### Problem statement
Could you write out the opening lines of the data, word for word, stopping after the line that contains "if (!ok) begin"?

** Opening Data shown block **

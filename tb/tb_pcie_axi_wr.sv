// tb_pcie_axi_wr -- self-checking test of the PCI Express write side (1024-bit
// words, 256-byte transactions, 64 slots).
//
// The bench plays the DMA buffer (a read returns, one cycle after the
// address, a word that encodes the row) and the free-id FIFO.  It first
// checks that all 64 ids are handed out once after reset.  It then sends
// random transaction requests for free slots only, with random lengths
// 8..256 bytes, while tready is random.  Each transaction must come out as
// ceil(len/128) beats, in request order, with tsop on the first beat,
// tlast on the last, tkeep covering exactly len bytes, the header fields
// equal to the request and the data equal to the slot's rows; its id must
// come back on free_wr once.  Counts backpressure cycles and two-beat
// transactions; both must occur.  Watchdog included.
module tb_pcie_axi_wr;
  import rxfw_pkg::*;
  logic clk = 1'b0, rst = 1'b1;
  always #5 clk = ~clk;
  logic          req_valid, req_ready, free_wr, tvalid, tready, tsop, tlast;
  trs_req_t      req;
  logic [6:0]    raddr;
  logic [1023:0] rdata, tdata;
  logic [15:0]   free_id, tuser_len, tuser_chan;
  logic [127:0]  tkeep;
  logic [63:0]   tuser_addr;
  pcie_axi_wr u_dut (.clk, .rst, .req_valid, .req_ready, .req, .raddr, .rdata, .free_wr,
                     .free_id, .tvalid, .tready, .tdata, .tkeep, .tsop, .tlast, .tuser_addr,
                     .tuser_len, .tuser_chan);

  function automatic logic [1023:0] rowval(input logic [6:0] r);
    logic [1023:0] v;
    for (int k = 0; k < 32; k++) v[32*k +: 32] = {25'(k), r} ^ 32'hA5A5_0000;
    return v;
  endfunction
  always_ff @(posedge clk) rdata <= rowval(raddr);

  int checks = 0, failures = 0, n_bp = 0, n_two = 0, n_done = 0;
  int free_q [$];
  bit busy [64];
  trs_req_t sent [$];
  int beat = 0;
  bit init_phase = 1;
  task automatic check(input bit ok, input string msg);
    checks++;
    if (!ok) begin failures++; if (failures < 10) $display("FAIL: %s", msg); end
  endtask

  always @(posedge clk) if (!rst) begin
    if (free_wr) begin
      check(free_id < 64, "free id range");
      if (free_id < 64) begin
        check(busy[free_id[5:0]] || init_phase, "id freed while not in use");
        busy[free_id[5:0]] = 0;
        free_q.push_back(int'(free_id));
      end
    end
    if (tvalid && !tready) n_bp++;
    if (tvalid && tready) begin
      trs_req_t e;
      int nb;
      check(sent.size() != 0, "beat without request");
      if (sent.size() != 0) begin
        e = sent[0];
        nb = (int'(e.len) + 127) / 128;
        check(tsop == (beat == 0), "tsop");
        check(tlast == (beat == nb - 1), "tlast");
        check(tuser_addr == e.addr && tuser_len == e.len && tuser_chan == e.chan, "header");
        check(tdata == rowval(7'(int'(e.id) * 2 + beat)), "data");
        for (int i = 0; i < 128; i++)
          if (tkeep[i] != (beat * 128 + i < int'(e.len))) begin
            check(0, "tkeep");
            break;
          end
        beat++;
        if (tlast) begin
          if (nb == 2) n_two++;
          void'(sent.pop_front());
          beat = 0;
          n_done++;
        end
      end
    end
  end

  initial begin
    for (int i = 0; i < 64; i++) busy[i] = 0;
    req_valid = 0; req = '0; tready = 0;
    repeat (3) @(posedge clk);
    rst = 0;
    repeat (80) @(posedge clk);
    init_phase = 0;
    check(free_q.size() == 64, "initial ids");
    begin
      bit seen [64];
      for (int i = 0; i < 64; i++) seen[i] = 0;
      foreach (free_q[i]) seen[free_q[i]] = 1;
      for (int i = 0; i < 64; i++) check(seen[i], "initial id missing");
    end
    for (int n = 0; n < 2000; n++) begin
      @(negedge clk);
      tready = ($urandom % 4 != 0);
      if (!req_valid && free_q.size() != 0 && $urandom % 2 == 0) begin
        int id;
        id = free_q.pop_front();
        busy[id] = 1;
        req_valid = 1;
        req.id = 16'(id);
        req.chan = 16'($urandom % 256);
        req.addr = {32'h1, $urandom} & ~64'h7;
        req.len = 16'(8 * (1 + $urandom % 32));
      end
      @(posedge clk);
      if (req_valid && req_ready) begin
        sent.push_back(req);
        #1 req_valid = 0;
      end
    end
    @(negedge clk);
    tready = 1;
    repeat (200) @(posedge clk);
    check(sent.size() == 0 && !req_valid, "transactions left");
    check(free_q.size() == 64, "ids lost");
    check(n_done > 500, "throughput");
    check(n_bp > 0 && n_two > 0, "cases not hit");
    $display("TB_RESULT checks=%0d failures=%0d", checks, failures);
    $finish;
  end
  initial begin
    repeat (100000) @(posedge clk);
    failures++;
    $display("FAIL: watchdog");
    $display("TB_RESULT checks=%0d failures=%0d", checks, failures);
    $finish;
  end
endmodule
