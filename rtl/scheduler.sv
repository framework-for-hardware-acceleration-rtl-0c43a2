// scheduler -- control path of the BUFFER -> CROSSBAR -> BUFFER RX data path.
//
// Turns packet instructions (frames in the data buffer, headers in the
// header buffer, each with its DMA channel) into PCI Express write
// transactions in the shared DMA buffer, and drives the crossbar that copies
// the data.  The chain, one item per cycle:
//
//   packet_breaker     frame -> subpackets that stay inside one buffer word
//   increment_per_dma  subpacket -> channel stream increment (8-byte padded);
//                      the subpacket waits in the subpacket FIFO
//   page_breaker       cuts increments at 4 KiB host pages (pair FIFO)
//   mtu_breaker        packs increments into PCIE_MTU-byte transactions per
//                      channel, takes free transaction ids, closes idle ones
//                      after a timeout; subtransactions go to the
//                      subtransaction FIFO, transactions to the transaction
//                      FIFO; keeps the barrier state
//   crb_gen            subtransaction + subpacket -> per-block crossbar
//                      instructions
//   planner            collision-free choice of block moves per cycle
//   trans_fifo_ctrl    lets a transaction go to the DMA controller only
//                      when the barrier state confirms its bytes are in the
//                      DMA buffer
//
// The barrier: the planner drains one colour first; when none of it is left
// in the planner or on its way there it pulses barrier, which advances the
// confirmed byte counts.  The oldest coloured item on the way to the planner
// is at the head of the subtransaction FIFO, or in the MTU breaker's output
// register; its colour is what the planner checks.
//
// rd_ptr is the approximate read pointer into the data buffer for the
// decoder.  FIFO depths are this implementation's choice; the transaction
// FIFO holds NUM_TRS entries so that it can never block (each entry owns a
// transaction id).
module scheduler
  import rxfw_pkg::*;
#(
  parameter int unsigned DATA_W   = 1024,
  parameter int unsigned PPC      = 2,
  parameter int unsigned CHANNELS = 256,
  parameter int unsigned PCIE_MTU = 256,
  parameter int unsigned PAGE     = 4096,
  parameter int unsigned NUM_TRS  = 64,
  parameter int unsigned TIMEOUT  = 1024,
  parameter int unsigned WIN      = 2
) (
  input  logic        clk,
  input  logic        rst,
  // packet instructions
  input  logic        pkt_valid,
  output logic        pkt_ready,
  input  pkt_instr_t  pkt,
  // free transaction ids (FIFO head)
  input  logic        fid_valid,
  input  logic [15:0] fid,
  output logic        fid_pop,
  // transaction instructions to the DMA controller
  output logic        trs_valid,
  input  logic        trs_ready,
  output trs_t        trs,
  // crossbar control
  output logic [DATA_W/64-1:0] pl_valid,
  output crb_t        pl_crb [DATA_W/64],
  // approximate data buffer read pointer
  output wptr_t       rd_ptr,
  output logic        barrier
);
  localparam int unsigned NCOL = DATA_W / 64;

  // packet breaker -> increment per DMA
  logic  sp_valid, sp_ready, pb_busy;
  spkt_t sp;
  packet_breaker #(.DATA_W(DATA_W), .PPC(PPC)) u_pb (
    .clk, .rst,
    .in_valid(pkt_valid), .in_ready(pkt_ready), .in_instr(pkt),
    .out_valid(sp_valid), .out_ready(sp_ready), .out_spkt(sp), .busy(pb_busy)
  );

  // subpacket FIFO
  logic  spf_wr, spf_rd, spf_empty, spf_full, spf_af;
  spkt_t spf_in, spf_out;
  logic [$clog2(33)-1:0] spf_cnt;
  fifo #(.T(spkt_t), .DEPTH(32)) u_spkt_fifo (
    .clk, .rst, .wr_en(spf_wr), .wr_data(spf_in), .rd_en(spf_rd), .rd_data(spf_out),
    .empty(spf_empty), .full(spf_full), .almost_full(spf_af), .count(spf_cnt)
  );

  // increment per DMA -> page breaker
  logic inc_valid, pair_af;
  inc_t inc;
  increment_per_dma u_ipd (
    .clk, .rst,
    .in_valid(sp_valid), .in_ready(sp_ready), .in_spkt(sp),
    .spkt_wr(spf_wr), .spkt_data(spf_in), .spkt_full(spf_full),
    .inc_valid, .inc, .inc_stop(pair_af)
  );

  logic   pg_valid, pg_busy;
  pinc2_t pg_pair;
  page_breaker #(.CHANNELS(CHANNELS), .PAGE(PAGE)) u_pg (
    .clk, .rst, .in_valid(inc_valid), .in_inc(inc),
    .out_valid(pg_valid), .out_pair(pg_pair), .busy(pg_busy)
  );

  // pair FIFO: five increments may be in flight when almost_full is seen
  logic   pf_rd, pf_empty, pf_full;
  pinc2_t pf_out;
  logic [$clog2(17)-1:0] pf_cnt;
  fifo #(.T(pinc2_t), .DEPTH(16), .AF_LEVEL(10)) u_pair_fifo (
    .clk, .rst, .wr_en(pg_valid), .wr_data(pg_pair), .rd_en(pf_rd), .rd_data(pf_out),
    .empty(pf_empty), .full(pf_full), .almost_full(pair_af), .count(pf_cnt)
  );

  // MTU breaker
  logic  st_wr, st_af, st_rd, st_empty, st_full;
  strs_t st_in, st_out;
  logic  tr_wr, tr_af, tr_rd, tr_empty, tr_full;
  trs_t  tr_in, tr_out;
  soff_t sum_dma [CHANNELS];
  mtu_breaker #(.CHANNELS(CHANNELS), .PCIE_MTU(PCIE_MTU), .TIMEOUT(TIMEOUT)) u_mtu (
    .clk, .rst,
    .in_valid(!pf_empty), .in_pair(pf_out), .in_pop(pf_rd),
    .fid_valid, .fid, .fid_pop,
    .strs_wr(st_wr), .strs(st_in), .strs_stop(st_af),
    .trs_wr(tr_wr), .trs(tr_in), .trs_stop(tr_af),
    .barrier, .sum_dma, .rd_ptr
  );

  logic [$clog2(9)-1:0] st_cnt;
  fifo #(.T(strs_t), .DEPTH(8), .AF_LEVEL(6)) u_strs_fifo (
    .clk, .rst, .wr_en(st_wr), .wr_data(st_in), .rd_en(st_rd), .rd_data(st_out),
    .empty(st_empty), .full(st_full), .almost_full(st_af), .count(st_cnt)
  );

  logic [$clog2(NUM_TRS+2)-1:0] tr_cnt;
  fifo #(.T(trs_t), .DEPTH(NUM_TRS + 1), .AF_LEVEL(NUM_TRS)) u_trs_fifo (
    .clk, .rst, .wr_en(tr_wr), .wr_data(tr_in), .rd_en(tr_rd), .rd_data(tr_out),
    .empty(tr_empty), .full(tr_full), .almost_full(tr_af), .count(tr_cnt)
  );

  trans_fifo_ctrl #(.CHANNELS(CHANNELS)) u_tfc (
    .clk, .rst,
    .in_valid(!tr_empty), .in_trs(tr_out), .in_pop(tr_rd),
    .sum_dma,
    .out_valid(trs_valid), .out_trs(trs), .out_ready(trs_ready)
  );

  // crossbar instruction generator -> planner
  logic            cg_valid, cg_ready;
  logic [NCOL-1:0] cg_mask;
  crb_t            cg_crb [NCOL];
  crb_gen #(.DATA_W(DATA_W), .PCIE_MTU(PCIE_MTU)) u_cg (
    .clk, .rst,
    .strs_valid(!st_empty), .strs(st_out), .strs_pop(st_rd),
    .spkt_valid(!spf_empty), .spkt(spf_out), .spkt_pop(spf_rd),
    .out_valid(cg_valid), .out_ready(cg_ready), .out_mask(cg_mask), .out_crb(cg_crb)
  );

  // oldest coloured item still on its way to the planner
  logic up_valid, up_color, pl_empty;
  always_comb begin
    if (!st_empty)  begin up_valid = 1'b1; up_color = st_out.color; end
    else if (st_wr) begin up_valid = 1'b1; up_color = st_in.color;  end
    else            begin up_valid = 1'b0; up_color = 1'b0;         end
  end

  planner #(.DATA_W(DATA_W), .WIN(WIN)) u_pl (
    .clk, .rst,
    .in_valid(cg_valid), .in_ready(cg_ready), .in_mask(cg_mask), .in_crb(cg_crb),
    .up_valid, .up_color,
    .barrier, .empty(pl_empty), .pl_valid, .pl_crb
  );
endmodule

** Closing Data shown block **

### Written solution
filename tb/tb_pcie_axi_wr.sv
// tb_pcie_axi_wr -- self-checking test of the PCI Express write side (1024-bit
// words, 256-byte transactions, 64 slots).
//
// The bench plays the DMA buffer (a read returns, one cycle after the
// address, a word that encodes the row) and the free-id FIFO.  It first
// checks that all 64 ids are handed out once after reset.  It then sends
// random transaction requests for free slots only, with random lengths
// 8..256 bytes, while tready is random.  Each transaction must come out as
// ceil(len/128) beats, in request order, with tsop on the first beat,
// tlast on the last, tkeep covering exactly len bytes, the header fields
// equal to the request and the data equal to the slot's rows; its id must
// come back on free_wr once.  Counts backpressure cycles and two-beat
// transactions; both must occur.  Watchdog included.
module tb_pcie_axi_wr;
  import rxfw_pkg::*;
  logic clk = 1'b0, rst = 1'b1;
  always #5 clk = ~clk;
  logic          req_valid, req_ready, free_wr, tvalid, tready, tsop, tlast;
  trs_req_t      req;
  logic [6:0]    raddr;
  logic [1023:0] rdata, tdata;
  logic [15:0]   free_id, tuser_len, tuser_chan;
  logic [127:0]  tkeep;
  logic [63:0]   tuser_addr;
  pcie_axi_wr u_dut (.clk, .rst, .req_valid, .req_ready, .req, .raddr, .rdata, .free_wr,
                     .free_id, .tvalid, .tready, .tdata, .tkeep, .tsop, .tlast, .tuser_addr,
                     .tuser_len, .tuser_chan);

  function automatic logic [1023:0] rowval(input logic [6:0] r);
    logic [1023:0] v;
    for (int k = 0; k < 32; k++) v[32*k +: 32] = {25'(k), r} ^ 32'hA5A5_0000;
    return v;
  endfunction
  always_ff @(posedge clk) rdata <= rowval(raddr);

  int checks = 0, failures = 0, n_bp = 0, n_two = 0, n_done = 0;
  int free_q [$];
  bit busy [64];
  trs_req_t sent [$];
  int beat = 0;
  bit init_phase = 1;
  task automatic check(input bit ok, input string msg);
    checks++;
    if (!ok) begin failures++; if (failures < 10) $display("FAIL: %s", msg); end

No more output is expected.